I was trying to find out why she had such a cheeky grin on her face then I saw the Juliet dress she was wearing was on the ground so without questioning myself much I took off my underpants. She started looking at me a different way then when I was completely naked. I got under the duvets and sheets with her and I was right, she was naked too. We had our first kiss but funnily enough that's all we did. It was obvious to me then after all that time my feelings were some sort of love (looking back now I know they were) and I was jealous of "Romeo" and Helen, I understood all my feelings and everything made so much sense. Thanks to Helen and all she taught me I accepted myself straight away. I won't go into details about how I was feeling, partly because I don't remember :laughing:. It was just the greatest feeling in the world. I finally understood love songs, gay shitty movies, poems and all the rest of the cliché crap people say when they realise they'd fallen in love. 
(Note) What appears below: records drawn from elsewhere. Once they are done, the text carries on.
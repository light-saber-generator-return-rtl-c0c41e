// tb_saber_overlay: random pixels, columns and spans; the expected output
// (black outside the picture, white core, green-boosted halo, unchanged
// pixel elsewhere) is computed here and compared one clock later.
module tb_saber_overlay;
  import lsg_pkg::*;
  logic clk = 0, rst_n = 0, act = 0, core, halo;
  logic [9:0] x = 0;
  rgb10_t pix = '0, o, exp_q;
  saber_span_t span = '0;
  int checks = 0, failures = 0, ncore = 0, nhalo = 0, nplain = 0;
  always #5 clk = ~clk;

  saber_overlay #(.HALO_GREEN(512)) dut (.clk, .rst_n, .i_active(act), .i_x(x), .i_pix(pix),
                                         .i_span(span), .o_pix(o), .o_in_core(core), .o_in_halo(halo));

  function automatic rgb10_t expected(bit a, int xx, rgb10_t p, saber_span_t s);
    rgb10_t e;
    int g;
    if (!a) return '0;
    if (xx > s.outer_x1 && xx < s.outer_x2 && xx > s.inner_x1 && xx < s.inner_x2)
      return '{10'd1023, 10'd1023, 10'd1023};
    if (xx > s.outer_x1 && xx < s.outer_x2) begin
      g = p.g + 512;
      e = p;
      e.g = (g > 1023) ? 10'd1023 : 10'(g);
      return e;
    end
    return p;
  endfunction

  initial begin
    repeat (100000) @(posedge clk);
    failures++;
    $display("TB_RESULT checks=%0d failures=%0d", checks, failures);
    $finish;
  end

  initial begin
    int c;
    repeat (3) @(posedge clk);
    @(negedge clk) rst_n = 1;
    for (int i = 0; i < 5000; i++) begin
      @(negedge clk);
      if (i > 0) begin
        checks++;
        if (o !== exp_q) begin
          failures++;
          if (failures < 10) $display("i=%0d got %h exp %h", i, o, exp_q);
        end
      end
      if (i % 64 == 0) begin
        c = $urandom_range(60, 580);
        span.outer_x1 = 16'(c - 40); span.outer_x2 = 16'(c + 40);
        span.inner_x1 = 16'(c - 10); span.inner_x2 = 16'(c + 10);
        if (i % 256 == 0) span = '0;
      end
      act = ($urandom_range(0, 9) != 0);
      x   = 10'($urandom_range(0, 639));
      if (i % 3 == 0 && span.outer_x2 != 0) x = 10'($urandom_range(span.outer_x1, span.outer_x2));
      pix = {30'($urandom)};
      exp_q = expected(act, x, pix, span);
      if (act && exp_q == '{10'd1023, 10'd1023, 10'd1023}) ncore++;
      else if (act && exp_q != pix) nhalo++;
      else if (act) nplain++;
    end
    checks++;
    if (ncore < 20 || nhalo < 20 || nplain < 20) begin failures++; $display("coverage %0d %0d %0d", ncore, nhalo, nplain); end
    $display("TB_RESULT checks=%0d failures=%0d", checks, failures);
    $finish;
  end
endmodule
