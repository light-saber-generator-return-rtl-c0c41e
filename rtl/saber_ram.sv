// saber_ram: dual-clock lookup RAM holding the saber span of every output row.
//
// Software computes, once per field, where the saber crosses each output row
// and writes it here through the Avalon bus at 50 MHz; the VGA side reads it
// at 27 MHz while drawing. A true dual-port RAM with one write port per clock
// domain is what isolates the two clocks: each entry is written whole, in one
// clock, and read whole. Each entry holds four 16-bit columns (outer and inner
// start and end, see lsg_pkg::saber_span_t). The dual-ported RAM, its 64-bit
// entries and the 10-bit address follow the design description and the
// original design; the reset-free storage is this design's choice (the table
// is rewritten every field).
//
// Timing: write on wclk when i_we; o_rd_data is registered on rclk, one clock
// after i_rd_addr.
module saber_ram #(
  parameter int unsigned ADDR_W = 10
) (
  input  logic                 wclk,
  input  logic                 i_we,
  input  logic [ADDR_W-1:0]    i_wr_addr,
  input  lsg_pkg::saber_span_t i_wr_data,
  input  logic                 rclk,
  input  logic [ADDR_W-1:0]    i_rd_addr,
  output lsg_pkg::saber_span_t o_rd_data
);
  lsg_pkg::saber_span_t mem [2**ADDR_W];

  always_ff @(posedge wclk) begin
    if (i_we) mem[i_wr_addr] <= i_wr_data;
  end

  always_ff @(posedge rclk) begin
    o_rd_data <= mem[i_rd_addr];
  end
endmodule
My life was never happier.

*Coming out to everyone else*:

As I said, my friend was sick and she passed away the day after Valentine's day. I was fifteen for ten days. After feeling the happiest I ever felt in my life I now, admittedly felt the worse pain I've ever felt in my life. I didn't handle it well, I didn't know how to handle it. She had cystic fibrosis but she wasn't supposed to die so early. Everyone failed at trying to make me better, I was in brood mode for up until recently about it, I barely gave a shit about my friends or anything. When I came back to school after the funeral etc. Helen was the first person confident enough to talk to me about it. She said she could tell I always loved her, she gave me the key to the balcony we used to hang out in and I went up there by myself and just wallowed in self pity or went there when I just couldn't take anymore. I realised then just how weak I was, nothing bad had ever happened in my life before, maybe I just wasn't prepared I guess. I had considered suicide especially after I realised being gay wasn't as great as I thought it was before. I saw how some people acted towards Helen, I really thought about it and viewed the world, I listened to my parents and what they had to say. I just didn't want to live anymore and Helen picked up on this. I used to go to the river after school since it was close to both the school and my house. I'd stare into it and really want to. Me and Helen's friendship, like my other friendships began to get a little strained, well to me anyway. But she acted as if we were even closer than before. She followed me to the river one day without me realising it. She ran up to me and grabbed me from behind even though I wasn't going to do anything. And she begged me just to talk about things with her. 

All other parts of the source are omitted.